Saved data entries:
•••
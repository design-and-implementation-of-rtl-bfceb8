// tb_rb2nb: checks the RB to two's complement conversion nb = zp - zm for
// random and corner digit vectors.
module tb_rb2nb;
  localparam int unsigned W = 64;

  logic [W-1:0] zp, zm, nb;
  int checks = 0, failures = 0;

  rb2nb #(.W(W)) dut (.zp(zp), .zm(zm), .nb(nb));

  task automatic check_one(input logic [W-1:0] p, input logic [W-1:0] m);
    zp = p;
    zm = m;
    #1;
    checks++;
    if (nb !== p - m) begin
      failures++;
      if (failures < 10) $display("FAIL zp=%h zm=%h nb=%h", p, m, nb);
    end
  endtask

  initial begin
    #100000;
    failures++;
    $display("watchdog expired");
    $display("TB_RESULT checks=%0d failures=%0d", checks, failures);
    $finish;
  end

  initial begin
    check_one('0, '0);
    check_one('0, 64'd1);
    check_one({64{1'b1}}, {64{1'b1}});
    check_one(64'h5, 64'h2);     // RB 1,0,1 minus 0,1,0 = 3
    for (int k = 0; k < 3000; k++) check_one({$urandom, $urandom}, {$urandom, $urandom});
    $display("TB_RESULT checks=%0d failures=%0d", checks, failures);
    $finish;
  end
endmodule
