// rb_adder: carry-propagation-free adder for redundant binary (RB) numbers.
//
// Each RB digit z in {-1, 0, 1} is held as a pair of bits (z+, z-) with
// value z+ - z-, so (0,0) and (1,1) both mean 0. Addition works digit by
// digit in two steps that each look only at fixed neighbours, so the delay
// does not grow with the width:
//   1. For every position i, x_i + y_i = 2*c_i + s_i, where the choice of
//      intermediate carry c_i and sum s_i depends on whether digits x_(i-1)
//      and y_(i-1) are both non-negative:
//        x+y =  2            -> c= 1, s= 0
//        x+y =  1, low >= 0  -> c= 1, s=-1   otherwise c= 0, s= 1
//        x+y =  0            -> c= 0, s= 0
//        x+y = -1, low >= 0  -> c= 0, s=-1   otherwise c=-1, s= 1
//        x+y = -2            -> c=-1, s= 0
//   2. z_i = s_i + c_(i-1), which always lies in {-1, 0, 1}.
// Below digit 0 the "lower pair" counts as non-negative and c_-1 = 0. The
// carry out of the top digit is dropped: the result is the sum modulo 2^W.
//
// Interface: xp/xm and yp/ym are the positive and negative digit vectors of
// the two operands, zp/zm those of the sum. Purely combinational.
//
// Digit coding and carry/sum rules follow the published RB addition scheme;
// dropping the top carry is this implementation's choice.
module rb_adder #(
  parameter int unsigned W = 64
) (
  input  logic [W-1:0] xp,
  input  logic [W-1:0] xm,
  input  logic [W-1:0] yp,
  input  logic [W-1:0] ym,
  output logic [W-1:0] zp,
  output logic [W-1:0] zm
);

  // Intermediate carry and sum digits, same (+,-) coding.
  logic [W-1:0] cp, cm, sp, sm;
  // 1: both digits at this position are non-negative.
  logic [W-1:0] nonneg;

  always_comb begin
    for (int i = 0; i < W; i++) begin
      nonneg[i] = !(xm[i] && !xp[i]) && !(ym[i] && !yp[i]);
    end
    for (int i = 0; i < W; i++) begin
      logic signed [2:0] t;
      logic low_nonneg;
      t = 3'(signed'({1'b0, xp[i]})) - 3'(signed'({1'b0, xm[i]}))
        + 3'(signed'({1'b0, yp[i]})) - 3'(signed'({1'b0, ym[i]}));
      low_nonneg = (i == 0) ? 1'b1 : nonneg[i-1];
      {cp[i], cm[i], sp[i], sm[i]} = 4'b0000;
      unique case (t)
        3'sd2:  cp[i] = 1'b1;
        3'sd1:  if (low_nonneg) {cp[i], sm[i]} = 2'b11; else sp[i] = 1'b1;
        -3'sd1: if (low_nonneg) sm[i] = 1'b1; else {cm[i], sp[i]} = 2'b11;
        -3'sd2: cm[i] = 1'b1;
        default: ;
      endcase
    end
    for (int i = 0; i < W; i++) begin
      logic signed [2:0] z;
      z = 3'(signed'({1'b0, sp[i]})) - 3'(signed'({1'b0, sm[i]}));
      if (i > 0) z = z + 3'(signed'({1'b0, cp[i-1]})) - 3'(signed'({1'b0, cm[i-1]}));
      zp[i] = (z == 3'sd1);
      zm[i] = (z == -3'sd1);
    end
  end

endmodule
•••
**TASK OBJECTIVE**
Looking at the records above, return exactly the lines from the line with "this implementation's choice." to the line with "sp[i] = 1'b1;", both ends included.

**ANSWER SECTION**
// dropping the top carry is this implementation's choice.
module rb_adder #(
  parameter int unsigned W = 64
) (
  input  logic [W-1:0] xp,
  input  logic [W-1:0] xm,
  input  logic [W-1:0] yp,
  input  logic [W-1:0] ym,
  output logic [W-1:0] zp,
  output logic [W-1:0] zm
);

  // Intermediate carry and sum digits, same (+,-) coding.
  logic [W-1:0] cp, cm, sp, sm;
  // 1: both digits at this position are non-negative.
  logic [W-1:0] nonneg;

  always_comb begin
    for (int i = 0; i < W; i++) begin
      nonneg[i] = !(xm[i] && !xp[i]) && !(ym[i] && !yp[i]);
    end
    for (int i = 0; i < W; i++) begin
      logic signed [2:0] t;
      logic low_nonneg;
      t = 3'(signed'({1'b0, xp[i]})) - 3'(signed'({1'b0, xm[i]}))
        + 3'(signed'({1'b0, yp[i]})) - 3'(signed'({1'b0, ym[i]}));
      low_nonneg = (i == 0) ? 1'b1 : nonneg[i-1];
      {cp[i], cm[i], sp[i], sm[i]} = 4'b0000;
      unique case (t)
        3'sd2:  cp[i] = 1'b1;
        3'sd1:  if (low_nonneg) {cp[i], sm[i]} = 2'b11; else sp[i] = 1'b1;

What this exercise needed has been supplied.